TASK REQUIREMENTS: Locate the line bearing "repository presentation-of-the-roc-rtl-1cbe7a" in the material below, then reproduce it and each following line up to and including the line bearing "from Data/TransmitOn are".

DATA FOR REVIEW:
:::::
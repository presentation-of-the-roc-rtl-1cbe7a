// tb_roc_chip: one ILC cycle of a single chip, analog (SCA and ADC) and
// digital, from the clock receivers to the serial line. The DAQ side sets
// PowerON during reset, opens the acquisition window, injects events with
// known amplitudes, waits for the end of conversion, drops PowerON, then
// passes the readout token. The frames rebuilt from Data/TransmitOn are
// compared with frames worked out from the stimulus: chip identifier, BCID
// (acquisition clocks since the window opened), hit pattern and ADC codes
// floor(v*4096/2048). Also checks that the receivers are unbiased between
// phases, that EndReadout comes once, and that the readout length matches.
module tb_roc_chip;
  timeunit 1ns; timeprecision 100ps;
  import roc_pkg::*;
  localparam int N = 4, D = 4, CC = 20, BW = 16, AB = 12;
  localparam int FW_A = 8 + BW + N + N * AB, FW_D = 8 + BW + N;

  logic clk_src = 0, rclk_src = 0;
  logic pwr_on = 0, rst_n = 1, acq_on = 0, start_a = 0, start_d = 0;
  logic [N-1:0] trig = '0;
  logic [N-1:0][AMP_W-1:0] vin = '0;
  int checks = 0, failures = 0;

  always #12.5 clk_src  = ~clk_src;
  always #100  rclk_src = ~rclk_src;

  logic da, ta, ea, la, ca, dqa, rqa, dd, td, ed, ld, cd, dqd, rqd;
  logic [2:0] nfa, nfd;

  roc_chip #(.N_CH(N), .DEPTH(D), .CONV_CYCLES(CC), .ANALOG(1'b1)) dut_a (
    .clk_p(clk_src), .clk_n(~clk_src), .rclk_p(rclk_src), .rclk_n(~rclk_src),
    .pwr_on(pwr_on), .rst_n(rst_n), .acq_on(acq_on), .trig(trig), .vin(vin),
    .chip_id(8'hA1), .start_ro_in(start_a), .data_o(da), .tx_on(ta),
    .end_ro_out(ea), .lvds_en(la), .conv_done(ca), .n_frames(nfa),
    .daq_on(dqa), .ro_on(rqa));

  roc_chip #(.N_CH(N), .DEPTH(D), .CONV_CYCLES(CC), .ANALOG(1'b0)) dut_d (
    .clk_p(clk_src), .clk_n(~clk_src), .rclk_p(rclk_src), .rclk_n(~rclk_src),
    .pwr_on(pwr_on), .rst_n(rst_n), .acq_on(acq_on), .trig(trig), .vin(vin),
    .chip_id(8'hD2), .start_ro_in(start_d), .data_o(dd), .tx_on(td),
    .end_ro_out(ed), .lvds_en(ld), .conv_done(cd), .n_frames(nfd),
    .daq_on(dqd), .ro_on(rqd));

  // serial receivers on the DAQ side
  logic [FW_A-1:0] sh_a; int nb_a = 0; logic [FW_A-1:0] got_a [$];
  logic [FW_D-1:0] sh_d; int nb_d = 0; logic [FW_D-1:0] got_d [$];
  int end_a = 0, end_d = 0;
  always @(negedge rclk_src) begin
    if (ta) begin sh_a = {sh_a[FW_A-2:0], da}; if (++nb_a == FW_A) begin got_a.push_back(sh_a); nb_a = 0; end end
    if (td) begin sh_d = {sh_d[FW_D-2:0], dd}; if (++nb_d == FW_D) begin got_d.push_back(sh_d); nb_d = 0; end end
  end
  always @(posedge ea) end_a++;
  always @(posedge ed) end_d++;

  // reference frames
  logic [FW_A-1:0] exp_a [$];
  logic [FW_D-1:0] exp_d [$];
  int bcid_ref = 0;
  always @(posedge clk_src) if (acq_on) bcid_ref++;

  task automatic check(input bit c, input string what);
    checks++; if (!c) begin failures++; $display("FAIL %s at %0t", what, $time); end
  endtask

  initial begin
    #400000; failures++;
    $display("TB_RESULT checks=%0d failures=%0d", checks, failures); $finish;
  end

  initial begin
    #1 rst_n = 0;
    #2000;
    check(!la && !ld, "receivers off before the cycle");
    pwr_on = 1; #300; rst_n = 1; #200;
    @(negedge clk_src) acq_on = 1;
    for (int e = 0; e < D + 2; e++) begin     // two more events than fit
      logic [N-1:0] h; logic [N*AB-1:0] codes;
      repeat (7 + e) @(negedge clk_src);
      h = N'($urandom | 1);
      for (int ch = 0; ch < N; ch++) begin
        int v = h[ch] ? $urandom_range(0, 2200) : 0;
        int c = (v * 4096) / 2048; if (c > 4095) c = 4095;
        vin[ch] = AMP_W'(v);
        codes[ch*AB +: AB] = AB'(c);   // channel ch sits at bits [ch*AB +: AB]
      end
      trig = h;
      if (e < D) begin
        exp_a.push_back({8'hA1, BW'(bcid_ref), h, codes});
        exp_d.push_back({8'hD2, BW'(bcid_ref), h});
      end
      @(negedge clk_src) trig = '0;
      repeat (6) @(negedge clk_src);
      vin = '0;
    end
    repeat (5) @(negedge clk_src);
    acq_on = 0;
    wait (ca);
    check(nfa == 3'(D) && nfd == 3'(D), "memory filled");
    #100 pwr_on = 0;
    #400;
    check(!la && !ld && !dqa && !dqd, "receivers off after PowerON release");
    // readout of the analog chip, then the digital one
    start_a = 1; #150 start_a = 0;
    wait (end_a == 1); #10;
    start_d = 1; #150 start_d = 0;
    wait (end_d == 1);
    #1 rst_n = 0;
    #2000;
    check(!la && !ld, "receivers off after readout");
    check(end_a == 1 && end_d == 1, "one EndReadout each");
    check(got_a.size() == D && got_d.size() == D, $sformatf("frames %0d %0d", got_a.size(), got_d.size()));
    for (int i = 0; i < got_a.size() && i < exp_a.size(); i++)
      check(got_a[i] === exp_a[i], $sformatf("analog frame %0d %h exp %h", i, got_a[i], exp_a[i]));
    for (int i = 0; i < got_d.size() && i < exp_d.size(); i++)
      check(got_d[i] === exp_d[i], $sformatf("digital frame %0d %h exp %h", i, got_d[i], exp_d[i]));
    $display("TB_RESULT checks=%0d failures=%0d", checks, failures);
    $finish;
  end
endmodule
:::::
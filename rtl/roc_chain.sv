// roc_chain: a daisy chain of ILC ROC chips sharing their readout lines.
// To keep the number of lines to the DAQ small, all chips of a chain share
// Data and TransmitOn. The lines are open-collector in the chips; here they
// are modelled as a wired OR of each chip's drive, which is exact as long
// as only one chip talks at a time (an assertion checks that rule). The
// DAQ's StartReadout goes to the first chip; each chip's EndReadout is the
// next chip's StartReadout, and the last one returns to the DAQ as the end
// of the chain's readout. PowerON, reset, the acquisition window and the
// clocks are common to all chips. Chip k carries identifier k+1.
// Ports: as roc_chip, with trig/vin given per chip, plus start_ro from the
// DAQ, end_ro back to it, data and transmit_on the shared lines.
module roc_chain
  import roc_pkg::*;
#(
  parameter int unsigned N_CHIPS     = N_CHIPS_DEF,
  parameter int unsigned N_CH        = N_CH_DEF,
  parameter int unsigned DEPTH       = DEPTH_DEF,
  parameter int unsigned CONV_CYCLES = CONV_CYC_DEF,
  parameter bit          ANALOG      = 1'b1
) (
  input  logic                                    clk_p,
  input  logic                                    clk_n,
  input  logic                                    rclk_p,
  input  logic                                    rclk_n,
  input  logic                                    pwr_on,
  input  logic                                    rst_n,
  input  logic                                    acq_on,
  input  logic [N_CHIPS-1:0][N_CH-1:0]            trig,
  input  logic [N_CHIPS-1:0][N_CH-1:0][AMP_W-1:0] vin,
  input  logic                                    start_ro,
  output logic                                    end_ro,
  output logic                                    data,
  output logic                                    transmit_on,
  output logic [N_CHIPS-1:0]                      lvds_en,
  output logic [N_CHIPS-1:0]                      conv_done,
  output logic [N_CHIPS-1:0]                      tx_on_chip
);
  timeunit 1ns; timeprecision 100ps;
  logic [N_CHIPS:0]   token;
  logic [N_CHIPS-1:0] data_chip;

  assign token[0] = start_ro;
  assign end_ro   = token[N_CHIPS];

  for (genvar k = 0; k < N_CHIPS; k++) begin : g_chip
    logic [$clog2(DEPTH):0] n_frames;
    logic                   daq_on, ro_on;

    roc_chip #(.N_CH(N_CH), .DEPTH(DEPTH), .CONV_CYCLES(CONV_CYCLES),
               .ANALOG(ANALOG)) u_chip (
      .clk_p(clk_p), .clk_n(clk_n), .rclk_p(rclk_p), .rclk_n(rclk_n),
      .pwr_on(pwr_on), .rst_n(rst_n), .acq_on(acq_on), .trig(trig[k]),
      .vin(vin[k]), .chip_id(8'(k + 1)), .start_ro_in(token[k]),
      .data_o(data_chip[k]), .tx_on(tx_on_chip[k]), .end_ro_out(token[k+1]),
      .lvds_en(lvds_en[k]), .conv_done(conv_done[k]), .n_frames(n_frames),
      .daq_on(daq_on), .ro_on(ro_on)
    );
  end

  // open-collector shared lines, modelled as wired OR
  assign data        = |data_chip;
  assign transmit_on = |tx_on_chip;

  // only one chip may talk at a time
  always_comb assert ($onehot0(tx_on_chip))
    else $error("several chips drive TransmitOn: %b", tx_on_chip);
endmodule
:::::
EXERCISE ANSWER:
repository presentation-of-the-roc-rtl-1cbe7a
// tb_roc_chip: one ILC cycle of a single chip, analog (SCA and ADC) and
// digital, from the clock receivers to the serial line. The DAQ side sets
// PowerON during reset, opens the acquisition window, injects events with
// known amplitudes, waits for the end of conversion, drops PowerON, then
// passes the readout token. The frames rebuilt from Data/TransmitOn are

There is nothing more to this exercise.